A veces pasamos épocas así, esas en las que nos acostamos cansados y nos levantamos de igual modo. Podemos ir al médico, y sin embargo, los análisis nos dirán que no hay desajuste hormonal, ni déficit de hierro ni ninguna otra patología de origen orgánico. Es muy posible que el profesional de la salud nos indique que tal vez sea el cambio de estación, una pequeña distimia típica del otoño o la primavera. Algo muy leve y que se podrá resolver con un tratamiento farmacológico puntual y limitado en el tiempo.

Ahora bien, hay estados emocionales que no requieren en absoluto del auxilio de la farmacopea para ser resueltos. Sin embargo, al experimentar su impacto psicosomático en nuestro cuerpo es normal que nos asustemos, y cometamos el error de tratar el síntoma sin aborda primero el foco del problema: la tristeza.

¿Por qué nos sentimos cansados cuando estamos tristes?

Los mecanismos cerebrales que rigen nuestros estados emocionales se diferencian bastante entre sí. Mientras la alegría o la efusividad originan toda una serie de conexiones e hiperactividad en nuestras células y regiones cerebrales, la tristeza es mucho más austera y prefiere economizar en recursos. Sin embargo, lo hace por un fin muy concreto.

  • Es interesante saber además que la estructura que asume el control en nuestro cerebro es la amígdala, pero cuidado, solo una parte de ella, en concreto, la parte derecha.
  • Esta pequeña región cerebral es la que nos induce esa sensación de recogimiento, de inactividad, de cansancio físico… Toda esta bajada de energía tienen en sí mismo un fin: favorecer la introspección.

Asimismo, los estados de tristeza reducen nuestra capacidad de atención en todos esos estímulos exteriores que nos rodean. Esto es así por una razón más que evidente: el cerebro nos intenta decir que es momento de detenernos y pensar, de reflexionar en ciertos aspectos de nuestra vida.

Cosas que debemos aprender sobre estos estados ocasionales asociados a la tristeza

La tristeza ocasional, esa que nos abraza durante unos días y que nos hace sentirnos cansados, apesadumbrados y desconectados de nuestra realidad es algo que no podemos desatender. Tratar los síntomas, resolver nuestro cansancio con vitaminas o nuestra cefalea con analgésicos no sirve de nada si no llegamos a la auténtica raíz del problema.

En caso de no hacerlo, en caso de no detenernos y atender qué es lo que nos enturbia, molesta o nos preocupa, es posible que ese ovillo se haga más grande y la tristeza más extensa. Por lo tanto, nos puede ser de utilidad reflexionar en una serie de dimensiones sobre esta emoción que sin duda nos aclararán algunos pequeños detalles.

Rostro con hilera de flores

Tres “virtudes” sobre la tristeza que debemos comprender

  • La tristeza es una advertencia.

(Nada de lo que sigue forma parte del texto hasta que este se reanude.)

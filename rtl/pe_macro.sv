// pe_macro: processing element of an SRAM-based digital compute-in-memory
// macro. An SRAM array stores one operand of every multiplication; data
// streamed in on DATA_IN is multiplied, word by word, with the stored words
// by a multiplier placed next to the array, trading exactness for energy
// when an approximate multiplier is chosen.
//
// Blocks: pe_ctrl (control logic), input_buffer, sram_macro, one multiplier
// chosen by MULT_KIND (exact 4-2 compressor tree, approximate 4-2
// compressor tree with approximate compressors in the APPROX_COLS low
// columns, or the logarithmic multiplier with error compensation), and
// output_buffer.
//
// Operation: pulse INIT_ENABLE high and present the DEPTH words to be
// stored on DATA_IN, one per cycle while INIT_ENABLE is high; INIT_DONE
// rises when all are written. Then, in every cycle with PE_CE high, DATA_IN
// is multiplied by the stored word at the next address (0, 1, ...,
// DEPTH-1, 0, ...); DATA_OUT carries the 2*WORD-bit product two cycles
// later with VALID_OUT high. PE_CE low stalls. Operands are unsigned, or
// two's complement when SIGNED = 1: the multiplier then sees the operand
// magnitudes and the product is negated when the signs differ, so every
// multiplier kind serves signed data with the same relative error.
//
// The pin names, the block set and the 16 x 8 array with 8-bit words follow
// the document; the wiring of the input buffer to both the SRAM write port
// and the multiplier, the sequencing and the default multiplier kind
// (logarithmic) are this design's choices. Asynchronous active-low reset
// (the SRAM contents are not reset).
module pe_macro
  import acim_pkg::*;
#(
  parameter int unsigned ROWS        = 16,
  parameter int unsigned COLS        = 8,
  parameter int unsigned WORD        = 8,
  parameter int unsigned BANKS       = 1,
  parameter mult_kind_e  MULT_KIND   = MULT_LOG,
  parameter int unsigned APPROX_COLS = 8,   // approximate columns #0 to #7
  parameter bit          SIGNED      = 1'b0,
  localparam int unsigned DEPTH  = BANKS * ROWS * (COLS / WORD),
  localparam int unsigned ADDR_W = (DEPTH > 1) ? $clog2(DEPTH) : 1
) (
  input  logic              CLK,
  input  logic              RST_N,
  input  logic              PE_CE,
  input  logic              INIT_ENABLE,
  output logic              INIT_DONE,
  input  logic [WORD-1:0]   DATA_IN,
  output logic [2*WORD-1:0] DATA_OUT,
  output logic              VALID_OUT
);
  logic              ibuf_load, sram_ce, sram_we, mult_valid;
  logic [ADDR_W-1:0] sram_addr;
  logic [WORD-1:0]   operand, stored;
  logic [WORD-1:0]   mag_a, mag_b;
  logic [2*WORD-1:0] product, mag_p;

  pe_ctrl #(.DEPTH(DEPTH)) u_ctrl (
    .clk        (CLK),
    .rst_n      (RST_N),
    .pe_ce      (PE_CE),
    .init_enable(INIT_ENABLE),
    .init_done  (INIT_DONE),
    .ibuf_load  (ibuf_load),
    .sram_ce    (sram_ce),
    .sram_we    (sram_we),
    .sram_addr  (sram_addr),
    .mult_valid (mult_valid)
  );

  input_buffer #(.WORD(WORD)) u_ibuf (
    .clk(CLK), .rst_n(RST_N), .load(ibuf_load), .data_in(DATA_IN), .data_out(operand)
  );

  sram_macro #(.ROWS(ROWS), .COLS(COLS), .WORD(WORD), .BANKS(BANKS)) u_sram (
    .CLK(CLK), .CE_IN(sram_ce), .WE_IN(sram_we), .ADDR_IN(sram_addr),
    .WD_IN(operand), .RD_OUT(stored)
  );

  if (MULT_KIND == MULT_LOG) begin : g_log
    log_mult #(.N(WORD)) u_mult (.a(mag_a), .b(mag_b), .p(mag_p));
  end else if (MULT_KIND == MULT_APPROX42) begin : g_apx
    cmp42_mult #(.N(WORD), .APPROX_COLS(APPROX_COLS)) u_mult (.a(mag_a), .b(mag_b), .p(mag_p));
  end else begin : g_exact
    cmp42_mult #(.N(WORD), .APPROX_COLS(0)) u_mult (.a(mag_a), .b(mag_b), .p(mag_p));
  end

  // sign-magnitude handling; -2^(WORD-1) has magnitude 2^(WORD-1), which
  // still fits the unsigned WORD-bit multiplier input
  if (SIGNED) begin : g_signed
    logic neg;
    assign neg     = operand[WORD-1] ^ stored[WORD-1];
    assign mag_a   = operand[WORD-1] ? -operand : operand;
    assign mag_b   = stored[WORD-1]  ? -stored  : stored;
    assign product = neg ? -mag_p : mag_p;
  end else begin : g_unsigned
    assign mag_a   = operand;
    assign mag_b   = stored;
    assign product = mag_p;
  end

  output_buffer #(.DW(2*WORD)) u_obuf (
    .clk(CLK), .rst_n(RST_N), .valid_in(mult_valid), .data_in(product),
    .valid_out(VALID_OUT), .data_out(DATA_OUT)
  );
endmodule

Lo señalábamos antes, la pérdida de energía, el estar cansados y faltos de recursos mentales para desenvolvernos en el día a día son solo síntomas de un problema evidente que debemos resolver.
  • La tristeza como resultado del desapego. En ocasiones, nuestro propio cerebro ya nos está avisando de algo que nuestra mente consciente no termina de asumir: “es momento de dejar esa relación”, “ese objetivo que tienes en mente no va a cumplirse”, “no eres feliz en ese trabajo, te estás quemando, te están vulnerando: tal vez debas dejarlo”…
  • La tristeza como instinto de conservación. Este dato es curioso y debemos recordarlo: en ocasiones la tristeza nos invita a “hibernar”, a desconectar temporalmente de nuestra realidad para conservar recursos… Es algo común cuando por ejemplo sufrimos una decepción, ahí donde siempre será más saludable reflexionar unos días en íntimo recogimiento con el fin de salvaguardar nuestra autoestima, nuestra integridad…

Para concluir, tal y como podemos ver, hay épocas en nuestra vida donde el cansancio tiene poco de físico y sí mucho de emocional. Lejos de ver la tristeza como un trastorno a tratar, debemos verla como una voz interna a la que escuchar, como una emoción valiosa y útil que se constituye como esencial para el crecimiento del ser humano.